» Goal of the exercise
For the data below, please report each line where the word "from" is found.

===== Data supplied =====

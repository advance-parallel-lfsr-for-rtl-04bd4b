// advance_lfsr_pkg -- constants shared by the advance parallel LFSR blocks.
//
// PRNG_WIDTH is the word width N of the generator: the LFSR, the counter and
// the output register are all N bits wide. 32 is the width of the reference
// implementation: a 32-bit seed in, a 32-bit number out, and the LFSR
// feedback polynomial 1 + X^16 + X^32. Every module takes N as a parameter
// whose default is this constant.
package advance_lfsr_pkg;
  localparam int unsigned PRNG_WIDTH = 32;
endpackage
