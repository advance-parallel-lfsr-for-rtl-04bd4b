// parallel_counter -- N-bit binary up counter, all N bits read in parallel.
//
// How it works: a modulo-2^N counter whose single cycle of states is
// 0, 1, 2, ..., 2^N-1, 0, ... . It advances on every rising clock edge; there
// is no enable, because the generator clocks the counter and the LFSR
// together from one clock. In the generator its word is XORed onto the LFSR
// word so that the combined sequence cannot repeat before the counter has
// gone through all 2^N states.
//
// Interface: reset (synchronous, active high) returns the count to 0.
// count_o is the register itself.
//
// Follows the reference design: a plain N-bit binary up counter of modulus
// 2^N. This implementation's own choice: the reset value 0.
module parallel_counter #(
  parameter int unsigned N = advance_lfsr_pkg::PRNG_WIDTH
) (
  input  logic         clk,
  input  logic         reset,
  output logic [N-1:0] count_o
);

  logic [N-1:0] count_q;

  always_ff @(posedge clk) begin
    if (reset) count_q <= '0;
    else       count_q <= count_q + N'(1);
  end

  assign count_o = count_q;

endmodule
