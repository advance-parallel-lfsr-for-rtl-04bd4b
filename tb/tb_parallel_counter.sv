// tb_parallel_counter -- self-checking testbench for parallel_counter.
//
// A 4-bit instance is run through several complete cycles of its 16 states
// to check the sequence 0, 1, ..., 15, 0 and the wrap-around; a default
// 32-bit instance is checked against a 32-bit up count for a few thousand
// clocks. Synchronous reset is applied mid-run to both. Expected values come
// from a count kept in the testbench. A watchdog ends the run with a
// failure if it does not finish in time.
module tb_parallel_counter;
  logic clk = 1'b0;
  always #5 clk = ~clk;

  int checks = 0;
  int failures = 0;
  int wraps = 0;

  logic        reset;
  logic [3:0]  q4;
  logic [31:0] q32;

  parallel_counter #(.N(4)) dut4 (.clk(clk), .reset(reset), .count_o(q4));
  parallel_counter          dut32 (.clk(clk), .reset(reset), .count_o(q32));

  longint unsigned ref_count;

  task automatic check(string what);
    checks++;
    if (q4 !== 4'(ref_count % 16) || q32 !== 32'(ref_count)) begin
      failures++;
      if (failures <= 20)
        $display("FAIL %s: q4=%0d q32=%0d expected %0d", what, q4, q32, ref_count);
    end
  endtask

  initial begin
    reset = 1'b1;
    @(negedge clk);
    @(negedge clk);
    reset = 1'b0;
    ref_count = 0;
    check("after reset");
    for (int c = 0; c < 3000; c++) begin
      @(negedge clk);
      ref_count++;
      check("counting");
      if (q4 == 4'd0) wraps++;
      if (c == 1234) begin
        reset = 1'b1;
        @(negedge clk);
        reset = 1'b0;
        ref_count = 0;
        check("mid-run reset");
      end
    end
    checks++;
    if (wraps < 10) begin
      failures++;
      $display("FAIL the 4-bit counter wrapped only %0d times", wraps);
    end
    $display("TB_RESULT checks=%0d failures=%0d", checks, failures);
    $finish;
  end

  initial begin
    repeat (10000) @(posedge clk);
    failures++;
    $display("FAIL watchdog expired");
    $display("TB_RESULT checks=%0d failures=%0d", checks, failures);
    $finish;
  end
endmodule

=====
===== Data supplied =====

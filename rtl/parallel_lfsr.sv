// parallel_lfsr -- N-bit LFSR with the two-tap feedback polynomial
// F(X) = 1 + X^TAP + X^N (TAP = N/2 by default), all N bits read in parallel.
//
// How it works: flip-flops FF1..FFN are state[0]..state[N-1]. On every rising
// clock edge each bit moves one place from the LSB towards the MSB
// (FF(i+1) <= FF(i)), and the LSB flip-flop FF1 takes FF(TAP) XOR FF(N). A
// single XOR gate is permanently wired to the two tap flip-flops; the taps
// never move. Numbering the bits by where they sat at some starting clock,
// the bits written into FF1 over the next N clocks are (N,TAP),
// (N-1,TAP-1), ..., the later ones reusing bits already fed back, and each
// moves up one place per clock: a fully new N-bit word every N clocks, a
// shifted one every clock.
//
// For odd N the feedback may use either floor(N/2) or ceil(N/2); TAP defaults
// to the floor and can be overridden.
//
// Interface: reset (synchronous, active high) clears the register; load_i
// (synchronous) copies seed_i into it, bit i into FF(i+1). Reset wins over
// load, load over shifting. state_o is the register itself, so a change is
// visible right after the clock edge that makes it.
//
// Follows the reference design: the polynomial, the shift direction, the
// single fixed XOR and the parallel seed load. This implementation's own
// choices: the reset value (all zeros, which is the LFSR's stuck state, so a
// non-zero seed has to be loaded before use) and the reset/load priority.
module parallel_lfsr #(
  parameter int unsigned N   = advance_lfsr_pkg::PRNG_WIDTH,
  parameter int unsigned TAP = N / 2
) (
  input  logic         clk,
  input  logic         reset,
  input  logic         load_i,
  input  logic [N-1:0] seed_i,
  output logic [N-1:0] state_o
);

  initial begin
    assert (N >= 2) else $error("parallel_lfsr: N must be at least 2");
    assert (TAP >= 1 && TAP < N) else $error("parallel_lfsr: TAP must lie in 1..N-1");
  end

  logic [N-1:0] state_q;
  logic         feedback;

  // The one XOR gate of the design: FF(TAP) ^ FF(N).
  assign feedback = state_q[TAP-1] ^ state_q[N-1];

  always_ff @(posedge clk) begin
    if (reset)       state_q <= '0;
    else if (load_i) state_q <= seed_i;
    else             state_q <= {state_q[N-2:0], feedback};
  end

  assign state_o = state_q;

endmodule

=====
===== Data supplied =====

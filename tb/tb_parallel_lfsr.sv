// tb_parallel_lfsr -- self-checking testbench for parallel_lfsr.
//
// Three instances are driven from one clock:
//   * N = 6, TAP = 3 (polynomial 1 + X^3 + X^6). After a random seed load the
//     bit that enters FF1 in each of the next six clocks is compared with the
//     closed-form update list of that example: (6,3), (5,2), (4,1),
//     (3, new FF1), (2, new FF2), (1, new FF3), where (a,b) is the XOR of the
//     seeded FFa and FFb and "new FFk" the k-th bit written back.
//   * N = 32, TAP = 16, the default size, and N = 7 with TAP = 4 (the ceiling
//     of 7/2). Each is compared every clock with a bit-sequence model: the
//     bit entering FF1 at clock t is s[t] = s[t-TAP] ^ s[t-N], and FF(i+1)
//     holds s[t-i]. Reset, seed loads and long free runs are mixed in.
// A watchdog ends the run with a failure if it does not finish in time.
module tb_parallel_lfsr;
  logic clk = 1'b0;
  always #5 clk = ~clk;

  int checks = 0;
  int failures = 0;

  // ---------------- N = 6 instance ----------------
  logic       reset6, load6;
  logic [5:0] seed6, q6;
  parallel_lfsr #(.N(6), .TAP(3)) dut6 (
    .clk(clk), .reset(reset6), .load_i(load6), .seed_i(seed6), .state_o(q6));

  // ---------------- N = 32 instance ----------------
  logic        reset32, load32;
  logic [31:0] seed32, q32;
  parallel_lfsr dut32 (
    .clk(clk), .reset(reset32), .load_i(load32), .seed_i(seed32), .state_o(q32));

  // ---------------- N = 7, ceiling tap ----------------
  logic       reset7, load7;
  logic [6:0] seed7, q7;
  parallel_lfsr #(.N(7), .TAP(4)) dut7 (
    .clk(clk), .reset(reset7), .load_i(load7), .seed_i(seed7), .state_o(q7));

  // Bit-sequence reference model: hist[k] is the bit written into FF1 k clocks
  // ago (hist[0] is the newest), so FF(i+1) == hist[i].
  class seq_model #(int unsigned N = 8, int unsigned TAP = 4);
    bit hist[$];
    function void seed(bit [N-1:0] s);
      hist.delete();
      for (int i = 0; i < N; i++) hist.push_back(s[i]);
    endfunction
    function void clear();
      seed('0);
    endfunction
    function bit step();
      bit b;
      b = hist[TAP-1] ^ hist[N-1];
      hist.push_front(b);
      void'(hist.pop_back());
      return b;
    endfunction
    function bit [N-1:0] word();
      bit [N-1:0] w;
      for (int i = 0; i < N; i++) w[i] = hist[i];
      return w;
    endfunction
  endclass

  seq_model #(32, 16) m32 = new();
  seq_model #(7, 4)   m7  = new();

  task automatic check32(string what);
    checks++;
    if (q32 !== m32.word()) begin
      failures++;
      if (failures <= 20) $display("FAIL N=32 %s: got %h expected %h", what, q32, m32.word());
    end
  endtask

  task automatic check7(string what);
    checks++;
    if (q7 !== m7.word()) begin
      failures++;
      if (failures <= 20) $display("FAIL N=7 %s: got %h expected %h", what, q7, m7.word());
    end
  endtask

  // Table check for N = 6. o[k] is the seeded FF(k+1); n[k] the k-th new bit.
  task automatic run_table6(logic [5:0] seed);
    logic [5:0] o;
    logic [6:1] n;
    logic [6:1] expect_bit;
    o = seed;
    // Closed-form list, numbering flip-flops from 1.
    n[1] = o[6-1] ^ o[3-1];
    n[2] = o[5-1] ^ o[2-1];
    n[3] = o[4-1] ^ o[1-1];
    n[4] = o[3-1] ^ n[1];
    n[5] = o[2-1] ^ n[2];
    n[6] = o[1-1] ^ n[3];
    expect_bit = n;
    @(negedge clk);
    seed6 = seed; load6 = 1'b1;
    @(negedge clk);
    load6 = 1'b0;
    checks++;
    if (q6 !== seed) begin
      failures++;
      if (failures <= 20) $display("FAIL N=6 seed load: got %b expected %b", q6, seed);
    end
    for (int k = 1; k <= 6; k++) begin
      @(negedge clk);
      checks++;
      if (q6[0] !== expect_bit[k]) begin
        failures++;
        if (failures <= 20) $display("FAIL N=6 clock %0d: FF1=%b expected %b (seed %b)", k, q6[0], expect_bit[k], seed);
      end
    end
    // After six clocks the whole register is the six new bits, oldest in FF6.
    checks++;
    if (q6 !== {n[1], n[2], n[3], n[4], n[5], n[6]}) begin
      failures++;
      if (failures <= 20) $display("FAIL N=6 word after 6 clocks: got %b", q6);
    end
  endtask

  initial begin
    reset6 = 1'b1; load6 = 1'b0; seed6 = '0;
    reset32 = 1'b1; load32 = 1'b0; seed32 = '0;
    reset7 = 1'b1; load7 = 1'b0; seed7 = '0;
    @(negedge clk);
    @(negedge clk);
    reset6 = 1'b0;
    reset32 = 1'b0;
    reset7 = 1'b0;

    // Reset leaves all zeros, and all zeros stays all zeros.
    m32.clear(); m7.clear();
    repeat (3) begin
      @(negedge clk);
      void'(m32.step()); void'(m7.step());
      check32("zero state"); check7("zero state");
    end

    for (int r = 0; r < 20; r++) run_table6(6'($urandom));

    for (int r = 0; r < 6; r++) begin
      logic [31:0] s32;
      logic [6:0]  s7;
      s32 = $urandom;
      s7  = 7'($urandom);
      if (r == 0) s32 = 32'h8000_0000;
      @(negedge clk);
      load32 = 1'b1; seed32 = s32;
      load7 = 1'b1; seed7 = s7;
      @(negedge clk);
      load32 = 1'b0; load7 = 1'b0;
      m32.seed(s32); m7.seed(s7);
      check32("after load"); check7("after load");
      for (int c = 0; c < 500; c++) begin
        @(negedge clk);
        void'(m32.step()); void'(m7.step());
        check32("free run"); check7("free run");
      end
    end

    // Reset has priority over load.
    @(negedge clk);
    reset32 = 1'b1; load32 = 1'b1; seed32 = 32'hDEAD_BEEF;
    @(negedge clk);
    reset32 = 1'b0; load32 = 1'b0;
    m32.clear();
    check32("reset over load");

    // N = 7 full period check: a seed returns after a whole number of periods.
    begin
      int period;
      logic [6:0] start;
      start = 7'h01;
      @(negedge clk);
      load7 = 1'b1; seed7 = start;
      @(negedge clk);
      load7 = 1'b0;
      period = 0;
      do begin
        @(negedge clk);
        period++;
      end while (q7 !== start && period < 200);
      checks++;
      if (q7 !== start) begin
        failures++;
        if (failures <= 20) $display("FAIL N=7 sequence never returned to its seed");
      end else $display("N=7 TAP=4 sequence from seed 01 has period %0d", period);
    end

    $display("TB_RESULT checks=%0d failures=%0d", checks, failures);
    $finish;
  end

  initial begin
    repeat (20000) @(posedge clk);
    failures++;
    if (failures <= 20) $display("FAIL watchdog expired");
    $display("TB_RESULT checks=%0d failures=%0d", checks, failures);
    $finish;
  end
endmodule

=====

» Result of the task
// together from one clock. In the generator its word is XORed onto the LFSR
// from a count kept in the testbench. A watchdog ends the run with a
// clock edge each bit moves one place from the LSB towards the MSB
// Three instances are driven from one clock:
    // Closed-form list, numbering flip-flops from 1.
      end else $display("N=7 TAP=4 sequence from seed 01 has period %0d", period);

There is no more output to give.